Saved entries
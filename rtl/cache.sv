// cache: set-associative blocking cache, used as the instruction cache
// (4 KiB direct-mapped, WAYS = 1) and the data cache (4 KiB 2-way,
// WAYS = 2); sizes and associativity are the document's.
// The core side holds c_req with a physical address until c_done. A
// cacheable read that hits completes in the same cycle (combinational tag
// compare and data read). A read miss refills the whole LINE_BYTES line with
// one bus read per word, then completes as a hit. Writes are write-through
// without allocation: every write goes to the bus and, when the line is
// present, also updates the cached copy, so memory is always current and
// an instruction cache invalidation (FENCE.I) is all that self-modifying
// code needs. Uncached accesses (c_uncached, used for device registers) go
// straight to the bus. Replacement in the 2-way case is least-recently-used
// with one bit per set. `inval` clears every valid bit, including that of a line whose refill is
// under way. Line size, the
// write policy and the replacement policy are this design's choices.
module cache
  import rv32x_pkg::*;
#(
  parameter int unsigned SIZE_BYTES = 4096,
  parameter int unsigned WAYS       = 2,
  parameter int unsigned LINE_BYTES = 16
) (
  input  logic        clk,
  input  logic        rst_n,
  input  logic        c_req,
  input  logic        c_we,
  input  logic        c_uncached,
  input  logic [31:0] c_addr,
  input  logic [31:0] c_wdata,
  input  logic [3:0]  c_wstrb,
  output logic        c_done,
  output logic [31:0] c_rdata,
  input  logic        inval,
  output bus_req_t    bus_req,
  input  bus_rsp_t    bus_rsp
);
  localparam int unsigned SETS = SIZE_BYTES / (WAYS * LINE_BYTES);
  localparam int unsigned WPL  = LINE_BYTES / 4;
  localparam int OW = $clog2(LINE_BYTES);
  localparam int IW = $clog2(SETS);
  localparam int WW = $clog2(WPL);
  localparam int TW = 32 - OW - IW;
  localparam int WYW = (WAYS > 1) ? $clog2(WAYS) : 1;

  logic [31:0]   data  [WAYS][SETS*WPL];
  logic [TW-1:0] tags  [WAYS][SETS];
  logic          vld   [WAYS][SETS];
  logic          lru   [SETS];

  typedef enum logic [1:0] { C_IDLE, C_FILL, C_SINGLE } st_e;
  st_e st;

  logic [IW-1:0] idx;
  logic [TW-1:0] tag;
  logic [WW-1:0] wsel;
  assign idx  = c_addr[OW +: IW];
  assign tag  = c_addr[31 -: TW];
  assign wsel = c_addr[2 +: WW];

  logic           hit;
  logic [WYW-1:0] hway;
  always_comb begin
    hit  = 1'b0;
    hway = '0;
    for (int w = 0; w < WAYS; w++) begin
      if (vld[w][idx] && tags[w][idx] == tag) begin
        hit  = 1'b1;
        hway = WYW'(w);
      end
    end
  end

  // latched request for bus activity
  logic [31:0]    l_addr, l_wdata;
  logic [3:0]     l_wstrb;
  logic           l_we, l_hit;
  logic [WYW-1:0] l_way;
  logic [WW-1:0]  fcnt;
  logic           fill_stale;  // invalidated while this line was being filled

  assign bus_req.valid = (st != C_IDLE);
  assign bus_req.we    = (st == C_SINGLE) && l_we;
  assign bus_req.addr  = (st == C_FILL) ? {l_addr[31:OW], fcnt, 2'b00} : l_addr;
  assign bus_req.wdata = l_wdata;
  assign bus_req.wstrb = (st == C_SINGLE && l_we) ? l_wstrb : 4'b0000;

  logic rd_hit_now;
  assign rd_hit_now = (st == C_IDLE) && c_req && !c_we && !c_uncached && hit;

  always_comb begin
    c_done  = rd_hit_now || (st == C_SINGLE && bus_rsp.ack);
    c_rdata = (st == C_SINGLE) ? bus_rsp.rdata : data[hway][{idx, wsel}];
  end

  logic [IW-1:0] l_idx;
  assign l_idx = l_addr[OW +: IW];

  always_ff @(posedge clk or negedge rst_n) begin
    if (!rst_n) begin
      st <= C_IDLE;
      for (int w = 0; w < WAYS; w++)
        for (int s = 0; s < SETS; s++) begin vld[w][s] <= 1'b0; tags[w][s] <= '0; end
      for (int s = 0; s < SETS; s++) lru[s] <= 1'b0;
      l_addr <= '0; l_wdata <= '0; l_wstrb <= '0; l_we <= 1'b0; l_hit <= 1'b0;
      l_way <= '0; fcnt <= '0; fill_stale <= 1'b0;
    end else begin
      if (inval) begin
        for (int w = 0; w < WAYS; w++)
          for (int s = 0; s < SETS; s++) vld[w][s] <= 1'b0;
      end
      unique case (st)
        C_IDLE: begin
          if (rd_hit_now && WAYS > 1) lru[idx] <= (hway == '0);
          if (c_req && !rd_hit_now && !inval) begin
            l_addr  <= c_addr;
            l_wdata <= c_wdata;
            l_wstrb <= c_wstrb;
            l_we    <= c_we;
            l_hit   <= hit && !c_uncached;
            l_way   <= hit ? hway : ((WAYS > 1) ? WYW'(lru[idx]) : '0);
            fcnt    <= '0;
            fill_stale <= 1'b0;
            st      <= (c_we || c_uncached) ? C_SINGLE : C_FILL;
          end
        end
        C_FILL: begin
          if (inval) fill_stale <= 1'b1;
          if (bus_rsp.ack) begin
          data[l_way][{l_idx, fcnt}] <= bus_rsp.rdata;
          if (fcnt == WW'(WPL - 1)) begin
            tags[l_way][l_idx] <= l_addr[31 -: TW];
            vld[l_way][l_idx]  <= !inval && !fill_stale;
            st <= C_IDLE;
          end else begin
            vld[l_way][l_idx] <= 1'b0;
          end
          fcnt <= fcnt + 1'b1;
          end
        end
        C_SINGLE: if (bus_rsp.ack) begin
          if (l_we && l_hit) begin
            for (int b = 0; b < 4; b++)
              if (l_wstrb[b]) data[l_way][{l_idx, l_addr[2 +: WW]}][8*b +: 8] <= l_wdata[8*b +: 8];
          end
          st <= C_IDLE;
        end
        default: st <= C_IDLE;
      endcase
    end
  end
endmodule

WHAT THIS TASK INVOLVES:
Among the lines above, return those that hold the word "hway".

SOLUTION FOR THIS TASK:
  logic [WYW-1:0] hway;
    hway = '0;
        hway = WYW'(w);
    c_rdata = (st == C_SINGLE) ? bus_rsp.rdata : data[hway][{idx, wsel}];
          if (rd_hit_now && WAYS > 1) lru[idx] <= (hway == '0);
            l_way   <= hit ? hway : ((WAYS > 1) ? WYW'(lru[idx]) : '0);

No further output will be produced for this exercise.